Backwards-compatibility alias for :meth:Tool.wrap.

New code should call Tool.wrap(obj, name=...) — it lives on the class alongside the explicit constructor, mirroring Python stdlib factories like :meth:dict.fromkeys and :meth:datetime.datetime.fromisoformat. The lowercase :func:tool is kept indefinitely so existing imports (from lazybridge import tool) continue to work; no deprecation timer is set.

Source code in lazybridge/tools.py
def tool(
    obj: Any,
    *,
    name: str | None = None,
    description: str | None = None,
    mode: Literal["signature", "hybrid", "llm"] = "signature",
    schema_llm: Any | None = None,
    strict: bool = _UNSET_BOOL,  # type: ignore[assignment]
) -> Tool:
    """Backwards-compatibility alias for :meth:`Tool.wrap`.

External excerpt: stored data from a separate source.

// tb_ttn_workloads: runs the three network shapes evaluated for this
// classifier (4, 8 and 16 input features, maximum bond dimension 4) in both
// node styles, each checked end to end against the reference model by
// ttn_workload_run.
module tb_ttn_workloads;
  import ttn_pkg::*;
  logic clk = 0, rst_n = 0;
  logic done [6];
  int   c [6], f [6];
  int checks, failures;

  ttn_workload_run #(.N(4),  .ARCH(ARCH_FULL))    r0 (.clk, .rst_n, .done(done[0]), .checks(c[0]), .failures(f[0]));
  ttn_workload_run #(.N(4),  .ARCH(ARCH_PARTIAL)) r1 (.clk, .rst_n, .done(done[1]), .checks(c[1]), .failures(f[1]));
  ttn_workload_run #(.N(8),  .ARCH(ARCH_FULL))    r2 (.clk, .rst_n, .done(done[2]), .checks(c[2]), .failures(f[2]));
  ttn_workload_run #(.N(8),  .ARCH(ARCH_PARTIAL)) r3 (.clk, .rst_n, .done(done[3]), .checks(c[3]), .failures(f[3]));
  ttn_workload_run #(.N(16), .ARCH(ARCH_FULL))    r4 (.clk, .rst_n, .done(done[4]), .checks(c[4]), .failures(f[4]));
  ttn_workload_run #(.N(16), .ARCH(ARCH_PARTIAL)) r5 (.clk, .rst_n, .done(done[5]), .checks(c[5]), .failures(f[5]));

  always #2 clk = ~clk;

  function automatic void total();
    checks = 0; failures = 0;
    for (int i = 0; i < 6; i++) begin checks += c[i]; failures += f[i]; end
  endfunction

  initial begin
    #4000000;
    total();
    failures++;
    $display("watchdog expired");
    $display("TB_RESULT checks=%0d failures=%0d", checks, failures);
    $finish;
  end

  initial begin
    repeat (3) @(posedge clk);
    #1 rst_n = 1;
    wait (done[0] && done[1] && done[2] && done[3] && done[4] && done[5]);
    total();
    $display("TB_RESULT checks=%0d failures=%0d", checks, failures);
    $finish;
  end
endmodule
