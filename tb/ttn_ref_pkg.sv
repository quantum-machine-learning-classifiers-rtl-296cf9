// ttn_ref_pkg: software reference model of the TTN classifier arithmetic,
// used by the testbenches to compute expected results independently of the
// RTL. Numbers are plain integers holding Q(W-FRAC).FRAC values.
//   mulq(a, b)   = floor(a * b / 2^FRAC)
//   sat(v)       = v clipped to the signed W-bit range
//   node output  z[i] = sat( sum_jk mulq( sat(mulq(x[j], y[k])), V[i][j][k] ) )
//   feature map  round(2^FRAC * sin(pi/2 * a / 2^ABITS)), a the table address
package ttn_ref_pkg;

  localparam real PI = 3.14159265358979323846;

  function automatic longint mulq(longint a, longint b, int frac);
    return (a * b) >>> frac;
  endfunction

  function automatic longint sat(longint v, int w);
    longint mx, mn;
    mx = (longint'(1) <<< (w - 1)) - 1;
    mn = -(longint'(1) <<< (w - 1));
    return (v > mx) ? mx : (v < mn) ? mn : v;
  endfunction

  // v is indexed (i*din + j)*din + k.
  function automatic void contract(input int din, input int dout,
                                   input longint x[], input longint y[],
                                   input longint v[], input int w, input int frac,
                                   output longint z[]);
    longint acc;
    z = new[dout];
    for (int i = 0; i < dout; i++) begin
      acc = 0;
      for (int j = 0; j < din; j++)
        for (int k = 0; k < din; k++)
          acc += mulq(sat(mulq(x[j], y[k], frac), w), v[(i * din + j) * din + k], frac);
      z[i] = sat(acc, w);
    end
  endfunction

  function automatic int bond(int l, int n, int d, int chi);
    int p;
    if (l == 0) return d;
    if (l >= $clog2(n)) return 1;
    p = d;
    for (int s = 0; s < l; s++) p = (p >= chi) ? p : p * p;
    return (p < chi) ? p : chi;
  endfunction

  function automatic int num_weights(int n, int d, int chi);
    int t;
    t = 0;
    for (int l = 1; l <= $clog2(n); l++)
      t += (n >> l) * bond(l, n, d, chi) * bond(l - 1, n, d, chi) * bond(l - 1, n, d, chi);
    return t;
  endfunction

  // Whole tree: leaves phi[n*d + c], weights in layer/node/(i,j,k) order.
  function automatic longint tree_eval(input int n, input int d, input int chi,
                                       input longint phi[], input longint wts[],
                                       input int w, input int frac);
    longint cur[][];
    longint nxt[][];
    longint x[], y[], v[], z[];
    int off, din, dout, nwn;
    cur = new[n];
    for (int m = 0; m < n; m++) begin
      cur[m] = new[d];
      for (int c = 0; c < d; c++) cur[m][c] = phi[m * d + c];
    end
    off = 0;
    for (int l = 1; l <= $clog2(n); l++) begin
      din  = bond(l - 1, n, d, chi);
      dout = bond(l, n, d, chi);
      nwn  = dout * din * din;
      nxt  = new[n >> l];
      for (int m = 0; m < (n >> l); m++) begin
        x = cur[2 * m];
        y = cur[2 * m + 1];
        v = new[nwn];
        for (int q = 0; q < nwn; q++) v[q] = wts[off + m * nwn + q];
        contract(din, dout, x, y, v, w, frac, z);
        nxt[m] = z;
      end
      off += (n >> l) * nwn;
      cur = nxt;
    end
    return cur[0][0];
  endfunction

  // Expected feature-map outputs for a raw input x.
  function automatic int fm_addr(longint x, int frac, int abits);
    if (x <= 0) return 0;
    if (x >= (longint'(1) <<< frac)) return 1 << abits;
    return int'(x >>> (frac - abits));
  endfunction

  function automatic longint fm_sin(int addr, int frac, int abits);
    real s;
    s = $sin(PI / 2.0 * real'(addr) / real'(1 << abits)) * real'(longint'(1) <<< frac);
    return longint'($floor(s + 0.5));
  endfunction

endpackage
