// ttn_workload_run: testbench helper that builds the classifier for one
// network shape (N features, node style ARCH), loads random weights over
// AXI4-Lite, streams NS random samples with random output back-pressure and
// compares each result with the reference model. It also checks the latency
// of the first sample and reports its counts when `done` rises.
module ttn_workload_run
  import ttn_pkg::*;
  import ttn_ref_pkg::*;
#(
  parameter int    N    = 4,
  parameter int    CHI  = 4,
  parameter arch_e ARCH = ARCH_FULL,
  parameter int    NS   = 100
) (
  input  logic clk,
  input  logic rst_n,
  output logic done,
  output int   checks,
  output int   failures
);
  localparam int D = 2, W = 16, FRAC = 14, DSP_LAT = 3, FMB = 10, AW = 16;
  localparam int NW = total_weights(N, D, CHI);
  localparam int LAT = 1 + tree_latency(ARCH, N, D, CHI, DSP_LAT);

  logic [AW-1:0] awaddr = 0;
  logic awvalid = 0, wvalid = 0;
  logic [31:0] wdata = 0, rdata;
  logic [1:0] bresp, rresp;
  logic awready, wready, bvalid, arready, rvalid;
  logic [N*W-1:0] sd;
  logic sv = 0, sr, mv, mr = 1;
  logic [W-1:0] md;
  int cyc = 0, nout = 0, t_in0 = 0, t_out0 = 0;
  longint wts [];
  logic [N*W-1:0] smp [NS];
  longint exp_s [NS];

  ttn_top #(.N(N), .CHI(CHI), .ARCH(ARCH)) dut (
    .clk, .rst_n,
    .s_axil_awaddr(awaddr), .s_axil_awvalid(awvalid), .s_axil_awready(awready),
    .s_axil_wdata(wdata), .s_axil_wstrb(4'hf), .s_axil_wvalid(wvalid),
    .s_axil_wready(wready), .s_axil_bresp(bresp), .s_axil_bvalid(bvalid),
    .s_axil_bready(1'b1), .s_axil_araddr('0), .s_axil_arvalid(1'b0),
    .s_axil_arready(arready), .s_axil_rdata(rdata), .s_axil_rresp(rresp),
    .s_axil_rvalid(rvalid), .s_axil_rready(1'b1),
    .s_axis_tdata(sd), .s_axis_tvalid(sv), .s_axis_tready(sr),
    .m_axis_tdata(md), .m_axis_tvalid(mv), .m_axis_tready(mr));

  always @(posedge clk) cyc <= cyc + 1;

  logic seen = 0;
  always @(posedge clk) begin
    if (rst_n && mv && !seen) begin
      seen <= 1;
      t_out0 = cyc;
    end
    if (rst_n && mv && mr) begin
      checks++;
      if (longint'($signed(md)) != exp_s[nout]) begin
        failures++;
        $display("N=%0d arch=%0d sample %0d: %0d exp %0d", N, ARCH, nout, $signed(md), exp_s[nout]);
      end
      nout++;
    end
  end

  initial begin
    longint ph [];
    done = 0; checks = 0; failures = 0;
    wts = new[NW];
    ph = new[N * D];
    for (int q = 0; q < NW; q++) wts[q] = longint'($urandom % 16384) - 8192;
    for (int s = 0; s < NS; s++) begin
      for (int n = 0; n < N; n++) begin
        int a;
        smp[s][n*W +: W] = W'($urandom % 16385);
        a = fm_addr(longint'(smp[s][n*W +: W]), FRAC, FMB);
        ph[n * D]     = fm_sin(a, FRAC, FMB);
        ph[n * D + 1] = fm_sin((1 << FMB) - a, FRAC, FMB);
      end
      exp_s[s] = tree_eval(N, D, CHI, ph, wts, W, FRAC);
    end
    @(posedge rst_n);
    @(posedge clk);
    #1;
    for (int q = 0; q < NW; q++) begin
      awaddr = AW'(4 * q); wdata = 32'(wts[q]); awvalid = 1; wvalid = 1;
      do @(posedge clk); while (!awready);
      #1 awvalid = 0; wvalid = 0;
      @(posedge clk);
      #1;
    end
    for (int s = 0; s < NS; s++) begin
      sv = 1; sd = smp[s];
      mr = (s < 2) || (($urandom % 4) != 0);
      @(posedge clk);
      while (!sr) begin #1; mr = ($urandom % 4) != 0; @(posedge clk); end
      if (s == 0) t_in0 = cyc;
      #1;
    end
    sv = 0; mr = 1;
    repeat (2 * LAT + 10) @(posedge clk);
    #1;
    checks += 2;
    if (nout != NS) begin failures++; $display("N=%0d: %0d results of %0d", N, nout, NS); end
    if (t_out0 - t_in0 != LAT) begin
      failures++; $display("N=%0d latency %0d exp %0d", N, t_out0 - t_in0, LAT);
    end
    $display("N=%0d %s: %0d weights, latency %0d cycles", N,
             (ARCH == ARCH_FULL) ? "full parallel" : "partial parallel", NW, t_out0 - t_in0);
    done = 1;
  end
endmodule
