- **Pattern generator (`lfsr_pg`)**: Fibonacci form. The feedback is the XOR
  of bits 31, 27, 26 and 0. It enters bit 0, and the register shifts towards
  the MSB. The serial output is bit 31. `set_seed` loads a seed; `clr`
  clears the state to zero. An all-zero seed locks the LFSR at zero, so use
  non-zero seeds.
- **Signature analyzer (`sig_analyzer`)**: the same register with two serial
  inputs. Its state follows `S(t+1) = T.S(t) + R(t)`. `T` is the LFSR's
  transition matrix. `R(t)` has `r0` in bit 0 and `r1` in bit 1. Because the
  two streams enter different stages, errors in both streams in the same clock
  cannot cancel each other. Any single-bit error in either stream changes
  the signature. The probability that a random multi-bit error goes undetected
  is about 2^-32.

The pattern generator is cleared at the start of each set and then seeded. The
BR and the SA are also cleared at the start of each set. So each set's
signature depends only on that set's seed, test length and the CUT.

## Test sets, signatures and the two modes

The controller walks through `num_sets` test sets (1 to 4). For each set it
reads the test length from `RAM_TL`, the seed from `RAM_SD` and the reference
signature from `RAM_SG`, all at the set's index.

- **Compare mode** (`sig_gen = 0`): at the end of the set, `set_fail[s]` is set
  if the signature differs from the reference.
- **Signature-generation mode** (`sig_gen = 1`): the SA result is written into
  `RAM_SG[s]` and no comparison is made. Run this once on a known-good device,
  then read the signatures back with `RD_SG`. This gives references without
  simulating the CUT.

`set_end` pulses once at the end of each set (this is e_set). After the last
set, `test_done` (e_test) goes high and stays high until the next start. The
tester then returns to idle, ready for the next test.

Whether a fault is caught depends on the seed and the test length, as with any
pseudo-random test. For example, in the end-to-end test a stuck-at-0 on output
bit 5 of a multiplier is missed by 10 vectors from seed 10. It is caught from
seeds 20, 30 and 40. Choosing good seeds is how a pseudo-random tester reaches
high fault coverage with short tests.
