| Modulation | P0 | P1 | P2 | P3 | Table entries | Word |
|------------|----|----|----|----|---------------|------|
| 16-QAM     | 11 | 8  | 15 | 4  | 256 | `{b0 b1 b2 b3}`. Per axis: 00→−3, 01→−1, 11→+1, 10→+3 (units of 1/√10). Bin edges fall at multiples of 0.125, next to the ±0.632 decision thresholds. |
| QPSK       | 14 | 1  | 1  | 1  | 4   | `{b0 b1}`: sign of I, sign of Q |
| 64-QAM     | 11 | 8  | 15 | 4  | 256 | `{b0 b1 b2 b3 b4 b5}`, 3 Gray-coded bits per axis (levels ±1…±7 in units of 1/√42). Bin edges fall near the ±0.309 / ±0.617 / ±0.926 thresholds. |
| BPSK       | 14 | 1  | 1  | 1  | 4   | `{b0}`: sign of I |

The 16-QAM and 64-QAM bins are 0.125 wide, so a bin that straddles a decision threshold
gives a slightly wrong decision for values close to it. The host can align thresholds
with bin edges by scaling the stored pilot values. Tile 3 divides by the received pilot
sum, so the output gain is exactly that of the stored `Pd`.

**Preamble.** While `eq_enable` is low, tile 3 takes in each symbol and drops it. It does
not execute and sends no output. The host keeps it low during the two preamble C
symbols. During that time it reads their FFT on `fft_tap_*` and loads the equalizer
coefficients.

## Tile 1: frequency offset correction (`fo_tile`)

Sample n of a symbol is multiplied by `e^{jθ}`. The angle comes from a 16-bit phase
accumulator `n·step` (units of 2π/65536), whose top 9 bits index a cosine table (M01)
and a sine table (M02). The host computes `step` once per frame from the preamble and
writes it to M03 address 0. It should be minus the measured phase advance per sample.
The 67 cycles are split as follows:

- 1 cycle to read the step;
- 64 issue cycles;
- 2 pipeline cycles: table read, then complex multiply and in-place write.

The phase restarts at 0 at every symbol. The offset still accumulated between symbols
appears as a common phase per symbol, which tile 3 removes from the pilots. So does the
small residual of an imperfect estimate.

## Tile 2: 64-point FFT (`fft_tile`)

A radix-2 decimation-in-frequency FFT runs in place on a 64-word array. Each stage issues
32 butterflies, one per cycle. A butterfly works in three steps:

1. It reads two words through a register, as an SRAM with registered output would.
2. Two ALUs in add/subtract mode form `(a+b)/2` and `(a−b)/2`.
3. The four-ALU complex multiplier multiplies the difference by the twiddle `W64^(pos·2^stage)`.

A stage ends when its last write has landed, which takes 32 + 2 cycles. Six stages take
204 cycles. The halving in every stage makes the output the DFT divided by 64, so it never
overflows. The twiddle table is computed at elaboration:
`round(32767·cos(2πk/64)) − j·round(32767·sin(2πk/64))`. Results are read in bit-reversed
order, and only the 52 used subcarriers are sent.
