// reso_datapath: n-bit adder that can compute one narrow addition twice at
// once.
//
// The n-bit adder is split into two n/2-bit adders. A zero test looks at the
// upper n/2 bits of both operands. When they are all zero (`dual` high) the
// addition fits in n/2 bits, so:
//   * two n/2-bit multiplexers feed the upper adder with copies of the lower
//     operand halves instead of the upper halves, and
//   * a 1-bit multiplexer feeds the upper adder's carry input with the carry
//     in instead of the lower adder's carry out.
// Both halves then compute the same addition, the upper one with operands
// shifted up by n/2 bits: recomputation with shifted operands, done in the
// same cycle. When `dual` is low the two halves form an ordinary n-bit adder.
//
// The structure (zero test, two operand muxes, carry mux, two half adders,
// and which mux input is 0 and which is 1) follows the adder's block diagram.
//
// Interface: operands `a`, `b` (N bits) and carry in `cin`. Outputs are the
// raw half results: lower sum `s_lo` / carry `c_lo`, upper sum `s_hi` / carry
// `c_hi`, and `dual`. In wide mode the n-bit sum is {s_hi, s_lo} with carry
// out c_hi; in dual mode {c_lo, s_lo} and {c_hi, s_hi} are the two copies of
// the (n/2+1)-bit result. Combinational.
module reso_datapath
  import ft_add_pkg::*;
#(
  parameter int unsigned N = ADD_WIDTH
) (
  input  logic [N-1:0]   a,
  input  logic [N-1:0]   b,
  input  logic           cin,
  output logic           dual,
  output logic [N/2-1:0] s_lo,
  output logic           c_lo,
  output logic [N/2-1:0] s_hi,
  output logic           c_hi
);

  localparam int unsigned H = N / 2;

  if (N < 4 || N % 2 != 0) begin : g_bad_param
    $error("reso_datapath needs an even N >= 4");
  end

  logic [H-1:0] a_l, a_h, b_l, b_h;
  logic [H-1:0] hi_a, hi_b;
  logic         hi_cin;

  assign a_l = a[H-1:0];
  assign a_h = a[N-1:H];
  assign b_l = b[H-1:0];
  assign b_h = b[N-1:H];

  zero_detect #(.W(N)) u_zero (
    .bits ({a_h, b_h}),
    .zero (dual)
  );

  mux2 #(.W(H)) u_mux_a (
    .sel (dual),
    .d0  (a_h),
    .d1  (a_l),
    .y   (hi_a)
  );

  mux2 #(.W(H)) u_mux_b (
    .sel (dual),
    .d0  (b_h),
    .d1  (b_l),
    .y   (hi_b)
  );

  mux2 #(.W(1)) u_mux_c (
    .sel (dual),
    .d0  (c_lo),
    .d1  (cin),
    .y   (hi_cin)
  );

  add_half #(.W(H)) u_add_lo (
    .a    (a_l),
    .b    (b_l),
    .cin  (cin),
    .s    (s_lo),
    .cout (c_lo)
  );

  add_half #(.W(H)) u_add_hi (
    .a    (hi_a),
    .b    (hi_b),
    .cin  (hi_cin),
    .s    (s_hi),
    .cout (c_hi)
  );

endmodule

    New code should call ``Tool.wrap(obj, name=...)`` — it lives on the class
    alongside the explicit constructor, mirroring Python stdlib factories
    like :meth:`dict.fromkeys` and :meth:`datetime.datetime.fromisoformat`.
    The lowercase :func:`tool` is kept indefinitely so existing imports
    (``from lazybridge import tool``) continue to work; no deprecation
    timer is set.
    """
    return Tool.wrap(
        obj,
        name=name,
        description=description,
        mode=mode,
        schema_llm=schema_llm,
        strict=strict,
    )

lazybridge.ToolProvider

Bases: Protocol

A tools=[...] entry that expands itself into one or more Tools.

Implementors set _is_lazy_tool_provider = True and define as_tools() -> list[Tool]. MCPServer and ExternalToolProvider both satisfy this protocol structurally; custom providers (OpenAPI imports, internal tool registries, etc.) can do the same — drop the instance into Agent(tools=[provider]) and build_tool_map will expand it on construction.

lazybridge.NativeTool

Bases: StrEnum

Provider-native server-side tools (run on provider infrastructure).